> [Exercise] Check every line of the entries for "checks", and copy the lines that hold it.

(Saved data entries)

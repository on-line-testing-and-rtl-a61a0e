// tb_roving_star_bist: end-to-end run of one STAR at the default sizes
// (seven 3x2 logic tiles, two interconnect BISTERs, 12-bit logic TPG).
//   1. scan-chain check: every ORA is set up to fail on purpose, and all
//      twenty-three result bits (three per tile, one per interconnect BISTER) must
//      shift out as fails;
//   2. a fault-free logic + interconnect session: all must pass;
//   3. sessions with emulated faults in a BUT of chosen tiles and in the
//      routing of chosen interconnect BISTERs: exactly those bits must fail;
//   3b. diagnosis: one faulty PLB in one tile, all six rotations run; exactly
//      the two rotations in which it is a BUT must fail in that tile, and the
//      PLB common to them must be the faulty one;
//   3c. the same fault in the two combined sessions: exactly the two ORAs
//      observing the faulty PLB fail, and their common BUT is that PLB;
//   4. a RAM-mode session with the march generator;
//   5. one roving step as the document orders it: configure the new
//      location, stop the system clock, copy RAM state with the transfer
//      controller, restart the clock, then slow the clock (new period) as
//      after a fault-bypassing reconfiguration.
// Each mechanism is counted and must happen at least once.
module tb_roving_star_bist;
  import star_pkg::*;
  localparam int NL = 7, NW = 2, WN = 4, PW = 8, NCH = 3 * NL + NW;

  logic tck = 1'b0, ref_clk = 1'b0;
  logic bist_rst = 1'b1, scan_mode = 1'b0, scan_out, cfg_load = 1'b0;
  plb_cfg_t site_cfg [NL][TILE_SITES];
  logic [2:0] tile_rot = '0;
  logic tile_combined = 1'b0;
  tpg_sel_e tpg_sel [NL];
  logic [WN-1:0][1:0] swap_sel [NW];
  logic [NL-1:0] logic_done;
  logic [2:0] logic_fail [NL];
  logic [WN-1:0] wut_drv [NW], adj_drv [NW], wut_a_rx [NW], wut_b_rx [NW];
  logic [NW-1:0] wut_done, wut_fail;
  logic clk_rst = 1'b1, period_wr = 1'b0, sys_stop = 1'b0;
  logic [PW-1:0] period_in = '0, sys_period;
  logic sys_clk, sys_tick, sys_stopped;
  logic xfer_start = 1'b0, xfer_src_re, xfer_dst_we, xfer_busy, xfer_done;
  logic [3:0] xfer_src_addr, xfer_dst_addr, xfer_src_rdata, xfer_dst_wdata;

  roving_star_bist dut (.*);

  int rot [NW], kind [NW], wi [NW], wj [NW];
  for (genvar j = 0; j < NW; j++) begin : g_route
    wut_route_model #(.N(WN)) route (.drv(wut_drv[j]), .adj(adj_drv[j]), .rot(rot[j]),
      .kind(kind[j]), .wi(wi[j]), .wj(wj[j]), .a_rx(wut_a_rx[j]), .b_rx(wut_b_rx[j]));
  end

  // Working-area RAM (runs on the system clock) and its new place in the STAR
  // (written by the transfer controller on the test clock).
  plb_cfg_t ram_cfg;
  logic [3:0] w_a, w_b, w_ctl, s_a, s_ctl;
  logic [4:0] w_out, s_out;
  logic       w_load = 1'b0, s_load = 1'b0;
  plb u_work (.clk(sys_clk), .cfg_load(w_load), .cfg(ram_cfg), .a(w_a), .b(w_b), .ctl(w_ctl), .out(w_out));
  plb u_star (.clk(tck), .cfg_load(s_load), .cfg(ram_cfg), .a(s_a), .b(xfer_dst_wdata), .ctl(s_ctl), .out(s_out));
  assign xfer_src_rdata = w_out[3:0];
  logic [3:0] s_rd_addr = '0;
  logic [3:0] w_sys_addr = '0;
  always_comb begin
    // the transfer controller's read address overrides the system's while it runs
    w_a   = xfer_src_re ? xfer_src_addr : w_sys_addr;
    s_a   = xfer_dst_we ? xfer_dst_addr : s_rd_addr;
    s_ctl = {2'b00, xfer_dst_we, 1'b0};
  end

  always #5 tck = ~tck;
  always #3 ref_clk = ~ref_clk;

  int checks = 0, failures = 0;
  int m_scan_check = 0, m_logic_pass = 0, m_logic_detect = 0, m_wut_pass = 0, m_wut_detect = 0;
  int m_diagnose = 0, m_combined = 0;
  int m_march = 0, m_swap = 0, m_clk_stop = 0, m_clk_retime = 0, m_ram_copy = 0;

  task automatic check(input bit ok, input string what);
    checks++;
    if (!ok) begin failures++; $display("FAIL %s", what); end
  endtask

  initial begin : watchdog
    repeat (200000) @(posedge tck);
    failures++;
    $display("TB_RESULT checks=%0d failures=%0d", checks, failures);
    $finish;
  end

  function automatic plb_cfg_t mk(lut_mode_e m);
    plb_cfg_t c;
    c = '0;
    c.mode = m; c.storage = ST_FF; c.sr = SR_NONE; c.ce = CE_ALWAYS; c.dsel = D_LUT;
    for (int k = 0; k < 4; k++) c.truth[k] = 16'($urandom);
    return c;
  endfunction

  // Run one session and return the bits shifted out (index 0 = first out).
  task automatic session(input string name, output logic [NCH-1:0] shifted);
    int cyc, longest;
    scan_mode = 1'b0;
    @(negedge tck); cfg_load = 1'b1; bist_rst = 1'b1;
    @(negedge tck); cfg_load = 1'b0;
    @(negedge tck); bist_rst = 1'b0; scan_mode = 1'b1;
    cyc = 0;
    while (!((&logic_done) && (&wut_done)) && cyc < 20000) begin @(negedge tck); cyc++; end
    // the longest generator sets the session length: 2^12 logic patterns,
    // else 2^8 interconnect patterns (a march run is 160 operations)
    longest = 1 << (2 * WN);
    foreach (tpg_sel[i]) if (tpg_sel[i] == TPG_COUNT) longest = 1 << 12;
    check(cyc == longest, $sformatf("%s: session length %0d expected %0d", name, cyc, longest));
    @(negedge tck);
    scan_mode = 1'b0;
    for (int s = 0; s < NCH; s++) begin
      shifted[s] = scan_out;
      @(negedge tck);
    end
    check(scan_out == 1'b0, $sformatf("%s: chain refilled with passes", name));
  endtask

  // Position in the shifted-out bits of ORA k of tile i: the last WUT
  // BISTER comes first, then the tiles from the last down, ORA 0 first.
  function automatic int tile_bit(int i, int k);
    return NW + 3 * (NL - 1 - i) + k;
  endfunction

  // Expected shift order for single configurations (only ORA 0 of a tile in use).
  function automatic logic [NCH-1:0] order(input logic [NL-1:0] lf, input logic [NW-1:0] wf);
    logic [NCH-1:0] o;
    o = '0;
    for (int j = 0; j < NW; j++) o[j] = wf[NW-1-j];
    for (int i = 0; i < NL; i++) o[tile_bit(i, 0)] = lf[i];
    return o;
  endfunction

  function automatic bit chain_clear();
    bit ok;
    ok = (wut_fail == '0);
    foreach (logic_fail[i]) if (logic_fail[i] != '0) ok = 1'b0;
    return ok;
  endfunction

  task automatic set_logic(input logic [NL-1:0] faulty, input lut_mode_e m, input tpg_sel_e sel);
    for (int i = 0; i < NL; i++) begin
      plb_cfg_t c;
      c = mk(m);
      if (m == LM_CNT_UPDN) begin c.out_reg = 4'hF; c.clk_inv = 1'b1; end
      for (int s = 0; s < TILE_SITES; s++) site_cfg[i][s] = c;
      tpg_sel[i] = sel;
      if (faulty[i]) begin
        // the fault is placed in a BUT of the current rotation, alternating
        // between the first and the second BUT
        int fs;
        fs = (i % 2 == 1) ? int'(TILE_3X2[tile_rot].but1) : int'(TILE_3X2[tile_rot].but0);
        site_cfg[i][fs] = faulted(c, m, sel, i);
      end
    end
  endtask

  function automatic plb_cfg_t faulted(plb_cfg_t c, lut_mode_e m, tpg_sel_e sel, int i);
    plb_cfg_t f;
    f = c;
    if (sel == TPG_MARCH) f.mode = (m == LM_RAM_SYNC) ? LM_RAM_ASYNC : LM_RAM_SYNC;
    else if (m == LM_CNT_UPDN) f.clk_inv = 1'b0;
    else f.truth[i % 4][(3 * i) % 16] = ~c.truth[i % 4][(3 * i) % 16];
    return f;
  endfunction

  task automatic set_wut(input logic [NW-1:0] faulty, input int fault_kind);
    for (int j = 0; j < NW; j++) begin
      rot[j] = (j + 1) % WN;
      for (int o = 0; o < WN; o++) swap_sel[j][o] = 2'((o + rot[j]) % WN);
      kind[j] = faulty[j] ? fault_kind : 0; wi[j] = j; wj[j] = (j + 1) % WN;
    end
  endtask

  task automatic tally(input logic [NL-1:0] lf, input logic [NW-1:0] wf, input logic [NCH-1:0] got,
                       input string name);
    check(got == order(lf, wf), $sformatf("%s: scan-out %b expected %b", name, got, order(lf, wf)));
    check(chain_clear(), $sformatf("%s: chain clear after shift", name));
    for (int i = 0; i < NL; i++) if (lf[i]) m_logic_detect++; else m_logic_pass++;
    for (int j = 0; j < NW; j++) begin
      if (wf[j]) m_wut_detect++; else m_wut_pass++;
      if (rot[j] != 0) m_swap++;
    end
  endtask

  initial begin
    logic [NCH-1:0] got;
    logic [NL-1:0] lf;
    logic [NW-1:0] wf;
    int t_edges;

    repeat (3) @(negedge tck);
    clk_rst = 1'b0;

    // 1. scan-chain check: every ORA fails on purpose (combined sessions, with
    //    all six PLBs of every tile configured differently)
    set_logic('0, LM_LUT4, TPG_COUNT);
    for (int i = 0; i < NL; i++)
      for (int s = 0; s < TILE_SITES; s++) site_cfg[i][s].truth[s % 4] ^= 16'(1 << s);
    set_wut('1, 2);
    tile_combined = 1'b1;
    session("scan check", got);
    tile_combined = 1'b0;
    check(got == '1, $sformatf("scan check: all results read as fail (%b)", got));
    if (got == '1) m_scan_check++;

    // 2. fault-free session
    set_logic('0, LM_LUT4, TPG_COUNT);
    set_wut('0, 0);
    session("fault free", got);
    tally('0, '0, got, "fault free");

    // 3. sessions with emulated faults
    for (int t = 0; t < 4; t++) begin
      lf = NL'($urandom); wf = NW'($urandom);
      tile_rot = 3'(t);
      set_logic(lf, (t % 2 == 1) ? LM_CNT_UPDN : LM_LUT4, TPG_COUNT);
      set_wut(wf, 4 + t);
      session($sformatf("faults %0d", t), got);
      tally(lf, wf, got, $sformatf("faults %0d", t));
    end

    // 3b. diagnosis of one faulty PLB by rotating the tile roles
    begin
      int ft, fsite, n_fail_rot, found;
      logic [TILE_ROTS-1:0] failed;
      plb_cfg_t c;
      ft = int'($urandom % NL); fsite = int'($urandom % TILE_SITES);
      c = mk(LM_LUT4);
      set_wut('0, 0);
      for (int r = 0; r < TILE_ROTS; r++) begin
        logic [NL-1:0] want;
        tile_rot = 3'(r);
        for (int i = 0; i < NL; i++) begin
          for (int s = 0; s < TILE_SITES; s++) site_cfg[i][s] = c;
          tpg_sel[i] = TPG_COUNT;
        end
        site_cfg[ft][fsite] = faulted(c, LM_LUT4, TPG_COUNT, 1);
        want = '0;
        want[ft] = (int'(TILE_3X2[r].but0) == fsite) || (int'(TILE_3X2[r].but1) == fsite);
        session($sformatf("rotation %0d", r + 1), got);
        tally(want, '0, got, $sformatf("rotation %0d", r + 1));
        failed[r] = got[tile_bit(ft, 0)];
      end
      n_fail_rot = 0;
      for (int r = 0; r < TILE_ROTS; r++) n_fail_rot += int'(failed[r]);
      check(n_fail_rot == 2, $sformatf("faulty PLB failed %0d rotations, expected 2", n_fail_rot));
      // locate: the only site that is a BUT in every failing rotation and in no passing one
      found = -1;
      for (int s = 0; s < TILE_SITES; s++) begin
        bit fits;
        fits = 1'b1;
        for (int r = 0; r < TILE_ROTS; r++)
          if (failed[r] != ((int'(TILE_3X2[r].but0) == s) || (int'(TILE_3X2[r].but1) == s))) fits = 1'b0;
        if (fits) begin
          check(found == -1, "diagnosis is unique");
          found = s;
        end
      end
      check(found == fsite, $sformatf("diagnosed site %0d, fault in site %0d", found, fsite));
      if (found == fsite) m_diagnose++;
      tile_rot = '0;

      // 3c. the same fault in the two combined sessions (Theorem 2)
      tile_combined = 1'b1;
      for (int cs = 0; cs < 2; cs++) begin
        logic [NCH-1:0] want;
        int common, nfail;
        tile_rot = 3'(cs);
        want = '0;
        for (int k = 0; k < 3; k++) begin
          tile_rot_t pr;
          pr = TILE_3X2[2 * k + cs];
          want[tile_bit(ft, k)] = (int'(pr.but0) == fsite) || (int'(pr.but1) == fsite);
        end
        session($sformatf("combined session %0d", cs + 1), got);
        check(got == want, $sformatf("combined session %0d: scan-out %b expected %b", cs + 1, got, want));
        check(chain_clear(), "combined session: chain clear after shift");
        nfail = 0;
        for (int k = 0; k < 3; k++) nfail += int'(got[tile_bit(ft, k)]);
        common = -1;
        if (nfail == 2)
          for (int s = 0; s < TILE_SITES; s++) begin
            bit all;
            all = 1'b1;
            for (int k = 0; k < 3; k++)
              if (got[tile_bit(ft, k)] && !(int'(TILE_3X2[2 * k + cs].but0) == s ||
                                             int'(TILE_3X2[2 * k + cs].but1) == s)) all = 1'b0;
            if (all) common = s;
          end
        if (want != '0) begin
          check(common == fsite, $sformatf("combined session %0d located site %0d, fault in %0d",
                                           cs + 1, common, fsite));
          if (common == fsite) m_combined++;
        end
      end
      tile_combined = 1'b0;
      tile_rot = '0;
    end

    // 4. RAM modes with the march generator
    lf = NL'(4);
    set_logic(lf, LM_RAM_ASYNC, TPG_MARCH);
    set_wut('0, 0);
    session("march", got);
    tally(lf, '0, got, "march");
    m_march++;

    // 5. one roving step
    // the working RAM runs on the system clock, with data written by the system
    ram_cfg = mk(LM_RAM_ASYNC);
    @(negedge tck); w_load = 1'b1; w_ctl = '0;
    @(posedge sys_clk); @(negedge sys_clk); w_load = 1'b0;
    begin
      logic [3:0] img [16];
      for (int w = 0; w < 16; w++) begin
        img[w] = 4'($urandom);
        w_sys_addr = 4'(w); w_b = img[w]; w_ctl = 4'b0010;
        @(posedge sys_clk); #1;
      end
      w_ctl = '0;
      // (1) configure the new location
      @(negedge tck); s_load = 1'b1; @(negedge tck); s_load = 1'b0;
      // (2) stop the system clock
      sys_stop = 1'b1;
      while (!sys_stopped) @(negedge ref_clk);
      t_edges = 0;
      fork
        begin : count_edges forever begin @(posedge sys_clk); t_edges++; end end
      join_none
      // (3) copy the RAM state on the test clock
      @(negedge tck); xfer_start = 1'b1; @(negedge tck); xfer_start = 1'b0;
      begin
        int cyc;
        cyc = 0;
        while (!xfer_done && cyc < 100) begin @(negedge tck); cyc++; end
        check(cyc == 16, $sformatf("RAM copy took %0d test clocks", cyc));
      end
      check(t_edges == 0, "system clock stayed stopped during the copy");
      disable fork;
      if (t_edges == 0) m_clk_stop++;
      for (int w = 0; w < 16; w++) begin
        s_rd_addr = 4'(w); #1;
        check(s_out[3:0] == img[w], $sformatf("word %0d relocated", w));
      end
      m_ram_copy++;
      // (5) restart the system clock
      sys_stop = 1'b0;
      repeat (20) @(negedge ref_clk);
      check(!sys_stopped, "system clock restarted");
    end

    // after a fault-bypassing reconfiguration the clock is slowed
    begin
      time t0, t1;
      @(negedge ref_clk); period_wr = 1'b1; period_in = 9;
      @(negedge ref_clk); period_wr = 1'b0;
      repeat (3) @(posedge sys_clk);
      t0 = $time; @(posedge sys_clk); t1 = $time;
      check(t1 - t0 == 9 * 6, $sformatf("new system clock period %0t", t1 - t0));
      check(sys_period == 9, "period register");
      if (t1 - t0 == 9 * 6) m_clk_retime++;
    end

    $display("mechanisms: diagnose=%0d combined=%0d", m_diagnose, m_combined);
    $display("mechanisms: scan_check=%0d logic_pass=%0d logic_detect=%0d wut_pass=%0d wut_detect=%0d swap=%0d march=%0d clk_stop=%0d ram_copy=%0d clk_retime=%0d",
             m_scan_check, m_logic_pass, m_logic_detect, m_wut_pass, m_wut_detect, m_swap, m_march,
             m_clk_stop, m_ram_copy, m_clk_retime);
    check(m_scan_check > 0, "scan-chain check happened");
    check(m_logic_pass > 0, "passing logic BISTER seen");
    check(m_logic_detect > 0, "logic fault detected");
    check(m_wut_pass > 0, "passing interconnect BISTER seen");
    check(m_wut_detect > 0, "interconnect fault detected");
    check(m_swap > 0, "swapper realignment used");
    check(m_march > 0, "march phase run");
    check(m_diagnose > 0, "faulty PLB located by rotation");
    check(m_combined > 0, "faulty PLB located by a combined session");
    check(m_clk_stop > 0, "system clock stop");
    check(m_ram_copy > 0, "RAM state transfer");
    check(m_clk_retime > 0, "clock period change");
    $display("TB_RESULT checks=%0d failures=%0d", checks, failures);
    $finish;
  end
endmodule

> [Answer to the exercise]
  int checks = 0, failures = 0;
    checks++;
    $display("TB_RESULT checks=%0d failures=%0d", checks, failures);
    $display("TB_RESULT checks=%0d failures=%0d", checks, failures);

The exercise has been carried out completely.